What the exercise asks
What must be returned is the number of lines in the records holding the word "compared", with no other text.

The data
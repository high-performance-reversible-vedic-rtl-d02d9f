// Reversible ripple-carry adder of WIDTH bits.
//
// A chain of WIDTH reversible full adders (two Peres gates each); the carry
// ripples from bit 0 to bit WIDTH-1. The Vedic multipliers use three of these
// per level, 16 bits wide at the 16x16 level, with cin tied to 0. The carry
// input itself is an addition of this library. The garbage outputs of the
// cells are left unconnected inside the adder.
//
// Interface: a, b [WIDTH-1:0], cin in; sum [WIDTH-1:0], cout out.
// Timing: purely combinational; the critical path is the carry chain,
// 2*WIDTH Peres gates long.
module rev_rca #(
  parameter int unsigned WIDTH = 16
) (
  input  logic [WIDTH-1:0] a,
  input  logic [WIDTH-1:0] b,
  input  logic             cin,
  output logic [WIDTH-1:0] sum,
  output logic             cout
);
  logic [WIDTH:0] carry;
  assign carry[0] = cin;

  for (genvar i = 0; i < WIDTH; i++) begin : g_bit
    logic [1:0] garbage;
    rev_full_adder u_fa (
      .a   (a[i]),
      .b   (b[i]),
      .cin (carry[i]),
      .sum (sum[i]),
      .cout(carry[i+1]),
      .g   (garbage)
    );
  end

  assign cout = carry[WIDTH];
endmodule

* * *

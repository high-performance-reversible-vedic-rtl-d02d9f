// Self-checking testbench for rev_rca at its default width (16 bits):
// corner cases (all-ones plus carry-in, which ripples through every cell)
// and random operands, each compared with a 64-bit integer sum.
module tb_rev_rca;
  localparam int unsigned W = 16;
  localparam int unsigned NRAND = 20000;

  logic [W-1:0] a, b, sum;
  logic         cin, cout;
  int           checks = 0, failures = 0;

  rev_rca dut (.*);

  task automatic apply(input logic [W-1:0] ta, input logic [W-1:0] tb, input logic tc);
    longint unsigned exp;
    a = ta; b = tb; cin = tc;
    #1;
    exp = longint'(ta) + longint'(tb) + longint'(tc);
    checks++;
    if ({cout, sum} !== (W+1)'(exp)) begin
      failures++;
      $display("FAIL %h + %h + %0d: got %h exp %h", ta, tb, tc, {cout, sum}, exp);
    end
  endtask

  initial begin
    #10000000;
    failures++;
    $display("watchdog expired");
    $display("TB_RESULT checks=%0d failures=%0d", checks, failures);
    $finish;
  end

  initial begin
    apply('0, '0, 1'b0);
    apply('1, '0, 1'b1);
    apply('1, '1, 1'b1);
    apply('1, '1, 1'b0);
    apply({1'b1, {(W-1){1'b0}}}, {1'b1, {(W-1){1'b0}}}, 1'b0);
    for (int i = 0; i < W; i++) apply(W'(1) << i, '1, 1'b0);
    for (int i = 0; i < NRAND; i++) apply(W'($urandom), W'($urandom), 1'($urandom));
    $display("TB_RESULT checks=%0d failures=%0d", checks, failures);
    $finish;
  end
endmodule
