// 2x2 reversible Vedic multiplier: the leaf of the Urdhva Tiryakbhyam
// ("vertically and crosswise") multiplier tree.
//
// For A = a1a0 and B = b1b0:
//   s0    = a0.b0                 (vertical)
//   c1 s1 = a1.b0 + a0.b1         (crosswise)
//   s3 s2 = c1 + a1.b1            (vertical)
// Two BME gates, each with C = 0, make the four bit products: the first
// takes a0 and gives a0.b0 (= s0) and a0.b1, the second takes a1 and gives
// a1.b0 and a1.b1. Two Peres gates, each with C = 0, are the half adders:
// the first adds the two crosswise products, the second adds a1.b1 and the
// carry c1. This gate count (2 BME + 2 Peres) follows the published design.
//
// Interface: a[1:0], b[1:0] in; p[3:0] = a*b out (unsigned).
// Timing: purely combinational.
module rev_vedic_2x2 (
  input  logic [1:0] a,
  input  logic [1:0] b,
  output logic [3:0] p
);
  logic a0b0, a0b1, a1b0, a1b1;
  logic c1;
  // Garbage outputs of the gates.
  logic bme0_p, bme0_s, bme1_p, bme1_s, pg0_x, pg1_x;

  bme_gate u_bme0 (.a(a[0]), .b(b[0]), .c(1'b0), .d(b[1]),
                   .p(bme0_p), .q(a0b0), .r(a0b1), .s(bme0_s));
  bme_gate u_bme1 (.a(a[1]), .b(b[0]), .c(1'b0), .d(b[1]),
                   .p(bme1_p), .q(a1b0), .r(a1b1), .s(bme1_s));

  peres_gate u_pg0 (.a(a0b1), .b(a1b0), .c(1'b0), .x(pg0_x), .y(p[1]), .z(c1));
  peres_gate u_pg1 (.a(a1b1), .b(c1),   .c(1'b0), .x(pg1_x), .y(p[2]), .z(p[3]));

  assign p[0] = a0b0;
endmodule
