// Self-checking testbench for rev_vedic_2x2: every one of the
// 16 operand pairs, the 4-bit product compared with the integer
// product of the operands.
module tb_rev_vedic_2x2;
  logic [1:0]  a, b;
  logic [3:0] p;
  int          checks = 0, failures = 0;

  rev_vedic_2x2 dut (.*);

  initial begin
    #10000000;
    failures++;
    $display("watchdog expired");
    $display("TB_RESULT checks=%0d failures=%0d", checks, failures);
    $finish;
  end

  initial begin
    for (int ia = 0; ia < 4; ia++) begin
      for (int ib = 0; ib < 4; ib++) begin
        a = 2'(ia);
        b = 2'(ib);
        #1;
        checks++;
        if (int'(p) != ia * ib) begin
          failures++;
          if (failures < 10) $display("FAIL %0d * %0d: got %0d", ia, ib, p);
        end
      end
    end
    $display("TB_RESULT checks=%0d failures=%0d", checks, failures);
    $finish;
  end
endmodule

---

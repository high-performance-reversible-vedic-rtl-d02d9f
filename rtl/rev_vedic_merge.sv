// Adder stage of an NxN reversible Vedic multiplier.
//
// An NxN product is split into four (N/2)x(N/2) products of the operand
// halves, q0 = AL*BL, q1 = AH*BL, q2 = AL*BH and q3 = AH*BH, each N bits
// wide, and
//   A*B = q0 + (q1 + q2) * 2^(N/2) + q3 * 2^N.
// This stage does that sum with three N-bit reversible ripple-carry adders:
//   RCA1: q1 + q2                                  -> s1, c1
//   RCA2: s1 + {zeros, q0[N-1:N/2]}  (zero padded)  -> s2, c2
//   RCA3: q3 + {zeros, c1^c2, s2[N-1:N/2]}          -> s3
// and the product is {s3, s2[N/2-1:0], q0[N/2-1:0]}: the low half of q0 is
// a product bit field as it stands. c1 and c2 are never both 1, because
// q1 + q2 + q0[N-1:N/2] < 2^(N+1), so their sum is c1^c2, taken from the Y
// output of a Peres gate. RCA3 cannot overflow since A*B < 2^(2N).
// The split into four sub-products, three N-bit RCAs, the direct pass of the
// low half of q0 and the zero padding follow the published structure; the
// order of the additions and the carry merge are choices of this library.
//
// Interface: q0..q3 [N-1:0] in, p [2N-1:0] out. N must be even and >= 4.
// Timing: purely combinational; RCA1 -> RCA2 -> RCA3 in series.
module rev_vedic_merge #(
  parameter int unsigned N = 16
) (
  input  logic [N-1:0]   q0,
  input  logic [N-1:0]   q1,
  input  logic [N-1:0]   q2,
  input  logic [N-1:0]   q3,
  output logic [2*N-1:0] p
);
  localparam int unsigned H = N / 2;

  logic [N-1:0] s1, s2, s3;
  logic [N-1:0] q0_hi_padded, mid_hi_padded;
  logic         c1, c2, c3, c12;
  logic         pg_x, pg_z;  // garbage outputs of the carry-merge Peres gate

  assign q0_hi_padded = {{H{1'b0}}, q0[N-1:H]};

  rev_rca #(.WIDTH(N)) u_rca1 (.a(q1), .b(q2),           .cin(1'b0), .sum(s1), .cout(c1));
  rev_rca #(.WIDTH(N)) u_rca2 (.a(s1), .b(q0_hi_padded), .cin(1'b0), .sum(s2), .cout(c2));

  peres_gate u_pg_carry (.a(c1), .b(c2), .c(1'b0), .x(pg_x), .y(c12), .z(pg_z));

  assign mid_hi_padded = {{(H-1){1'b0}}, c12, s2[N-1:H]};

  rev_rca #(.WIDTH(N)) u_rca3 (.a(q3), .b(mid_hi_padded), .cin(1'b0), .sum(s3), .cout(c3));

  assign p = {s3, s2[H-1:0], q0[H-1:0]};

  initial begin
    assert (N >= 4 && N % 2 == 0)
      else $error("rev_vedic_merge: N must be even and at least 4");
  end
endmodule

Written answer
2